▶ [Work instruction]:
In the listing that follows, copy out each line that includes the word "over".

▶ [Exercise materials]:

// tb_us_platform_full: one complete transmission and recording with the
// design at its default sizes (115200-baud UART at 266 MHz, 3072-sample
// waveforms, 64805-sample recording). The two long waveforms are placed in
// the DDR2 model directly; the short one, the record entries, the pin
// assignments, the delays and START go over the UART. See
// us_platform_tb_body.svh for the sequence and the checks.
module tb_us_platform_full;
  localparam int CPB  = 2309;
  localparam int NREC = 64805;
  localparam bit FULL = 1;

  localparam int NW = 3;
  localparam int WLEN  [NW] = '{24, 8, 1};           // words
  localparam int WID   [NW] = '{10, 20, 30};
  localparam int WBASE [NW] = '{'h100, 'h200, 'h300};
  localparam real F0   [NW] = '{4.0e6, 6.0e6, 8.0e6};
  localparam real F1   [NW] = '{12.0e6, 10.0e6, 8.0e6};
  // pin 5 unassigned, pin 6 given an id that is not recorded
  localparam int ASSIGN_ID [8] = '{10, 20, 10, 30, 10, -1, 99, 20};
  localparam int DELAY     [8] = '{0, 7, 1330, 100, 3, 0, 50, 613};

  `include "us_platform_tb_body.svh"

  initial begin
    #(T * 6000000);
    failures++;
    $display("watchdog expired");
    $display("TB_RESULT checks=%0d failures=%0d", checks, failures);
    $finish;
  end

  us_platform_top dut (.*);
endmodule
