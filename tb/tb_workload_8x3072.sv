// tb_workload_8x3072: the largest transmit load the platform is built for,
// run with the design at its default sizes. Eight different 3072-sample
// sigma-delta chirps (24 words each) are stored, each is recorded under its
// own id and assigned to its own pin, the delays step from 0 to 1330 counts
// (0 to 5 us at 266 MHz), and one transmission plus one full 64805-sample
// recording is run. All eight pins fetch 24 words at once, so every pin has
// to wait its turn at the memory. The long waveforms are placed in the DDR2
// model directly; records, assignments, delays and START go over the UART.
// See us_platform_tb_body.svh for the sequence and the checks.
module tb_workload_8x3072;
  localparam int CPB  = 2309;
  localparam int NREC = 64805;
  localparam bit FULL = 1;

  localparam int NW = 8;
  localparam int WLEN  [NW] = '{24, 24, 24, 24, 24, 24, 24, 24};   // words
  localparam int WID   [NW] = '{1, 2, 3, 4, 5, 6, 7, 8};
  localparam int WBASE [NW] = '{'h1000, 'h1020, 'h1040, 'h1060,
                                'h1080, 'h10A0, 'h10C0, 'h10E0};
  localparam real F0   [NW] = '{4.0e6, 4.5e6, 5.0e6, 5.5e6, 6.0e6, 6.5e6, 7.0e6, 7.5e6};
  localparam real F1   [NW] = '{12.0e6, 11.5e6, 11.0e6, 10.5e6, 10.0e6, 9.5e6, 9.0e6, 8.5e6};
  localparam int ASSIGN_ID [8] = '{1, 2, 3, 4, 5, 6, 7, 8};
  localparam int DELAY     [8] = '{0, 190, 380, 570, 760, 950, 1140, 1330};

  `include "us_platform_tb_body.svh"

  initial begin
    #(T * 6000000);
    failures++;
    $display("watchdog expired");
    $display("TB_RESULT checks=%0d failures=%0d", checks, failures);
    $finish;
  end

  us_platform_top dut (.*);
endmodule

▶ [The answer]:
// assignments, the delays and START go over the UART. See
// model directly; records, assignments, delays and START go over the UART.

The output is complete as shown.